### Task instructions
Show, from the entries below, every line in which "fsum" appears.

Stored items
------------
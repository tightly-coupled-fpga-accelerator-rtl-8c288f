// tb_rl_kernel: RL kernel with the task-graph memory. For 20 particles with
// 0..8 random neighbours each (40 A periodic box, 9 A cutoff, some
// neighbours beyond it), the bench writes the input record, starts the
// kernel, waits for done, and reads back the three force sums. The expected
// sums are computed in real arithmetic from the same quantised inputs; each
// pair may differ by 1e-4 relative plus 2^-13 absolute. The words around
// the record must be left untouched.
module tb_rl_kernel;
  import md_pkg::*;
  logic clk = 0, rst_n = 0;
  logic start, done;
  logic [MEM_DW-1:0] arg;
  mem_req_t req [2];
  logic     gnt [2];
  mem_rsp_t rsp [2];
  int checks = 0, failures = 0, n_cut = 0;

  rl_kernel dut (.clk, .rst_n, .start, .arg, .done, .mem_req(req[0]), .mem_gnt(gnt[0]), .mem_rsp(rsp[0]));
  atomic_mem #(.NREQ(2), .DEPTH(1024)) u_mem (.clk, .rst_n, .req, .gnt, .rsp);

  always #5 clk = ~clk;

  initial begin
    repeat (200000) @(posedge clk);
    failures++;
    $display("watchdog expired");
    $display("TB_RESULT checks=%0d failures=%0d", checks, failures);
    $finish;
  end

  task automatic check(input bit ok, input string what);
    checks++;
    if (!ok) begin
      failures++;
      if (failures < 10) $display("FAIL %s at %0t", what, $time);
    end
  endtask

  task automatic bus(input mem_op_e op, input int a, input int d, output int r);
    @(negedge clk);
    req[1] = '{valid: 1'b1, op: op, addr: 32'(a), wdata: 32'(d)};
    #1;
    while (!gnt[1]) begin @(negedge clk); #1; end
    @(negedge clk);
    r = int'(rsp[1].rdata);
    req[1] = '0;
  endtask

  function automatic real urand(input real lo, input real hi);
    return lo + (hi - lo) * ($urandom % 1000000) / 1000000.0;
  endfunction
  function automatic int q16(input real v); return int'($rtoi(v * 65536.0 + (v >= 0 ? 0.5 : -0.5))); endfunction
  function automatic int q24(input real v); return int'($rtoi(v * 16777216.0 + (v >= 0 ? 0.5 : -0.5))); endfunction

  initial begin
    int r;
    start = 0; arg = 0; req[1] = '0;
    repeat (3) @(posedge clk);
    @(negedge clk) rst_n = 1;
    for (int t = 0; t < 20; t++) begin
      int A, n, xi [3];
      real L, fsum [3], tol;
      A = 100 + 13 * t;
      n = t % 9;
      L = 40.0;
      bus(MEM_WRITE, A - 1, 32'h5A5A, r);
      bus(MEM_WRITE, A + 0, n, r);
      bus(MEM_WRITE, A + 1, q16(L), r);
      bus(MEM_WRITE, A + 2, q16(81.0), r);
      for (int k = 0; k < 3; k++) begin
        xi[k] = q16(urand(0, L));
        bus(MEM_WRITE, A + 3 + k, xi[k], r);
        fsum[k] = 0;
      end
      bus(MEM_WRITE, A + 9 + 6 * n, 32'h1234, r);
      tol = 0;
      for (int j = 0; j < n; j++) begin
        int xj [3], s2, es, kq;
        real d [3], r2, p, sc, s;
        r2 = 0;
        for (int k = 0; k < 3; k++) begin
          real v;
          v = real'(xi[k]) / 65536.0 + urand(-6.5, 6.5);
          if (v < 0) v += L;
          if (v >= L) v -= L;
          xj[k] = q16(v);
          d[k] = real'(xi[k] - xj[k]) / 65536.0;
          if (d[k] > L / 2) d[k] -= L;
          else if (d[k] < -L / 2) d[k] += L;
          r2 += d[k] * d[k];
        end
        if (r2 < 4.0) begin   // keep pairs physical: push to 2 A
          for (int k = 0; k < 3; k++) begin
            xj[k] = xi[k] - q16(2.0 * d[k] / $sqrt(r2 + 1e-9) + (k == 0 ? 2.0 : 0.0));
          end
          r2 = 0;
          for (int k = 0; k < 3; k++) begin d[k] = real'(xi[k] - xj[k]) / 65536.0; r2 += d[k] * d[k]; end
        end
        s = urand(2.5, 3.8);
        s2 = q24(s * s); es = q24(urand(0.01, 0.3) / (s * s)); kq = q16(332.0 * urand(-1, 1) * urand(-1, 1));
        for (int k = 0; k < 3; k++) bus(MEM_WRITE, A + 6 + 6 * j + k, xj[k], r);
        bus(MEM_WRITE, A + 9 + 6 * j, s2, r);
        bus(MEM_WRITE, A + 10 + 6 * j, es, r);
        bus(MEM_WRITE, A + 11 + 6 * j, kq, r);
        if (r2 <= 81.0) begin
          p = (real'(s2) / 16777216.0) / r2;
          sc = (real'(es) / 16777216.0) * (48 * p ** 7 - 24 * p ** 4) + (real'(kq) / 65536.0) / (r2 * $sqrt(r2));
          for (int k = 0; k < 3; k++) fsum[k] += sc * d[k];
          tol += 1e-4 * ((sc > 0) ? sc : -sc) * 12 + 1.0 / 8192;
        end else n_cut++;
      end
      // run
      @(negedge clk);
      start = 1; arg = 32'(A);
      @(negedge clk);
      start = 0;
      begin
        int w;
        w = 0;
        while (!done && w < 5000) begin @(negedge clk); w++; end
        check(done, "kernel finished");
      end
      for (int k = 0; k < 3; k++) begin
        real got;
        bus(MEM_READ, A + 6 + 6 * n + k, 0, r);
        got = real'(r) / 65536.0;
        if (!((got - fsum[k]) <= tol && (fsum[k] - got) <= tol)) $display("t%0d k%0d got %f exp %f", t, k, got, fsum[k]);
        check((got - fsum[k]) <= tol && (fsum[k] - got) <= tol, "force sum");
      end
      bus(MEM_READ, A - 1, 0, r); check(r == 32'h5A5A, "word before record untouched");
      bus(MEM_READ, A + 9 + 6 * n, 0, r); check(r == 32'h1234, "word after result untouched");
    end
    check(n_cut > 0, "cutoff exercised");
    $display("TB_RESULT checks=%0d failures=%0d", checks, failures);
    $finish;
  end
endmodule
------------
### Answer to this task
      real L, fsum [3], tol;
        fsum[k] = 0;
          for (int k = 0; k < 3; k++) fsum[k] += sc * d[k];
        if (!((got - fsum[k]) <= tol && (fsum[k] - got) <= tol)) $display("t%0d k%0d got %f exp %f", t, k, got, fsum[k]);
        check((got - fsum[k]) <= tol && (fsum[k] - got) <= tol, "force sum");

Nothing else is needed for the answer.